[Your task]
Please repeat the listing exactly, starting at its first line and stopping after the line that contains "the mode encoding".

[Extracted entries]
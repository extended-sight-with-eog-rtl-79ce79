// eog_pkg: types and constants shared by the EOG viewer.
//
// The eye state is a one-hot 6-bit word. Its bit order follows the order in
// which the gaze classes are listed for the feature detector (Left, Right, Up,
// Down, Closed, Forward), so that bits [5:4] are the left/right pair that the
// motor controller reads. The display mode word, the 1024x768 screen size and
// the latency of the pixel generators are also defined here; the mode encoding
// and the latency are choices of this design.
package eog_pkg;

  // one-hot eye state bit positions
  localparam int unsigned ES_LEFT    = 5;
  localparam int unsigned ES_RIGHT   = 4;
  localparam int unsigned ES_UP      = 3;
  localparam int unsigned ES_DOWN    = 2;
  localparam int unsigned ES_CLOSED  = 1;
  localparam int unsigned ES_FORWARD = 0;

  typedef logic [5:0] eye_state_t;

  localparam eye_state_t EYE_LEFT    = 6'b100000;
  localparam eye_state_t EYE_RIGHT   = 6'b010000;
  localparam eye_state_t EYE_UP      = 6'b001000;
  localparam eye_state_t EYE_DOWN    = 6'b000100;
  localparam eye_state_t EYE_CLOSED  = 6'b000010;
  localparam eye_state_t EYE_FORWARD = 6'b000001;

  // display mode chosen by the menu
  typedef enum logic [1:0] {
    MS_MENU    = 2'd0,
    MS_DATA    = 2'd1,
    MS_VIRTUAL = 2'd2,
    MS_REAL    = 2'd3
  } module_state_t;

  typedef logic [11:0] pixel_t;  // 4:4:4 RGB

  // 1024x768 @ 60 Hz, 65 MHz pixel clock
  localparam int unsigned H_ACTIVE = 1024;
  localparam int unsigned H_FP     = 24;
  localparam int unsigned H_SYNC   = 136;
  localparam int unsigned H_BP     = 160;
  localparam int unsigned H_TOTAL  = H_ACTIVE + H_FP + H_SYNC + H_BP;  // 1344
  localparam int unsigned V_ACTIVE = 768;
  localparam int unsigned V_FP     = 3;
  localparam int unsigned V_SYNC   = 6;
  localparam int unsigned V_BP     = 29;
  localparam int unsigned V_TOTAL  = V_ACTIVE + V_FP + V_SYNC + V_BP;  // 806

  // clock cycles from (hcount, vcount) to the pixel of every generator
  localparam int unsigned PIXEL_LAT = 2;

  // camera frame
  localparam int unsigned CAM_W = 640;
  localparam int unsigned CAM_H = 480;

  // Gaze class of one filtered sample pair, by fixed cutoffs.
  // A large positive up/down excursion is taken as closed eyes.
  function automatic eye_state_t classify_gaze(
      input logic signed [7:0] lr, input logic signed [7:0] ud,
      input int th_h, input int th_v, input int th_closed);
    if (int'(ud) > th_closed)   return EYE_CLOSED;
    else if (int'(ud) > th_v)   return EYE_UP;
    else if (int'(ud) < -th_v)  return EYE_DOWN;
    else if (int'(lr) < -th_h)  return EYE_LEFT;
    else if (int'(lr) > th_h)   return EYE_RIGHT;
    else                        return EYE_FORWARD;
  endfunction

  function automatic logic signed [7:0] sat8(input int v);
    if (v > 127)       return 8'sd127;
    else if (v < -128) return -8'sd128;
    else               return 8'(v);
  endfunction

endpackage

[Result of this exercise]
repository extended-sight-with-eog-rtl-79ce79
// eog_pkg: types and constants shared by the EOG viewer.
//
// The eye state is a one-hot 6-bit word. Its bit order follows the order in
// which the gaze classes are listed for the feature detector (Left, Right, Up,
// Down, Closed, Forward), so that bits [5:4] are the left/right pair that the
// motor controller reads. The display mode word, the 1024x768 screen size and
// the latency of the pixel generators are also defined here; the mode encoding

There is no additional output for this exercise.